■ Work required ■
In the entries below, how many lines hold the string "clocks"? Give only the number.

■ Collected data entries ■
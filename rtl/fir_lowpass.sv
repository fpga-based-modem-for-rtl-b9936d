// 31-tap low-pass FIR filter with one multiply-accumulate per system clock.
//
// Each `in_valid` pushes a 24-bit signed sample into a 31-word delay line;
// the filter then spends TAPS clocks multiplying the delay line by the
// coefficients and accumulating in 40 bits, and presents
// y = acc >>> OUT_SHIFT (16 bits, the low 24 bits dropped) with a one-clock
// `out_valid` pulse TAPS+1 clocks after `in_valid`. This needs at least
// TAPS+2 system clocks per sample (50 at 100 MHz / 2 MHz).
// The coefficients are a Hamming-windowed sinc with cut-off FC_HZ at FS_HZ,
//   h[n] = (0.54 - 0.46 cos(2 pi n/30)) * sin(2 pi fc (n-15)) / (pi (n-15)),
// scaled so that the centre tap is 4095 (12-bit unsigned integers, symmetric);
// they are computed at start-up. With the default 9600 Hz cut-off their sum
// is about 2^16, so the filter's DC gain after the shift is about 2^-8 of
// its 24-bit input. `ena` low freezes the filter, `rst` clears it.
module fir_lowpass #(
  parameter int unsigned TAPS      = 31,
  parameter int unsigned IN_W      = 24,
  parameter int unsigned OUT_W     = 16,
  parameter int unsigned ACC_W     = 40,
  parameter int unsigned OUT_SHIFT = 24,
  parameter int unsigned FC_HZ     = 9600,
  parameter int unsigned FS_HZ     = 2_000_000
) (
  input  logic                    clk,
  input  logic                    rst,
  input  logic                    ena,
  input  logic                    in_valid,
  input  logic signed [IN_W-1:0]  x,
  output logic signed [OUT_W-1:0] y,
  output logic                    out_valid
);
  localparam int unsigned CW = $clog2(TAPS + 1);

  logic [11:0]             coef [TAPS];
  logic signed [IN_W-1:0]  line [TAPS];
  logic signed [ACC_W-1:0] acc;
  logic [CW-1:0]           k;
  logic                    busy;

  initial begin
    for (int n = 0; n < TAPS; n++)
      coef[n] = 12'(modem_pkg::fir_coef(n, TAPS, FC_HZ, FS_HZ));
  end

  always_ff @(posedge clk) begin
    if (rst) begin
      for (int n = 0; n < TAPS; n++) line[n] <= '0;
      acc       <= '0;
      k         <= '0;
      busy      <= 1'b0;
      y         <= '0;
      out_valid <= 1'b0;
    end else if (ena) begin
      out_valid <= 1'b0;
      if (in_valid) begin
        line[0] <= x;
        for (int n = 1; n < TAPS; n++) line[n] <= line[n-1];
        acc  <= '0;
        k    <= '0;
        busy <= 1'b1;
      end else if (busy) begin
        acc <= acc + ACC_W'(line[k] * signed'({1'b0, coef[k]}));
        if (k == CW'(TAPS - 1)) begin
          busy <= 1'b0;
        end
        k <= k + 1'b1;
      end else if (k == CW'(TAPS)) begin
        y         <= OUT_W'(acc >>> OUT_SHIFT);
        out_valid <= 1'b1;
        k         <= '0;
      end
    end else begin
      out_valid <= 1'b0;
    end
  end
endmodule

■ Completed exercise ■
3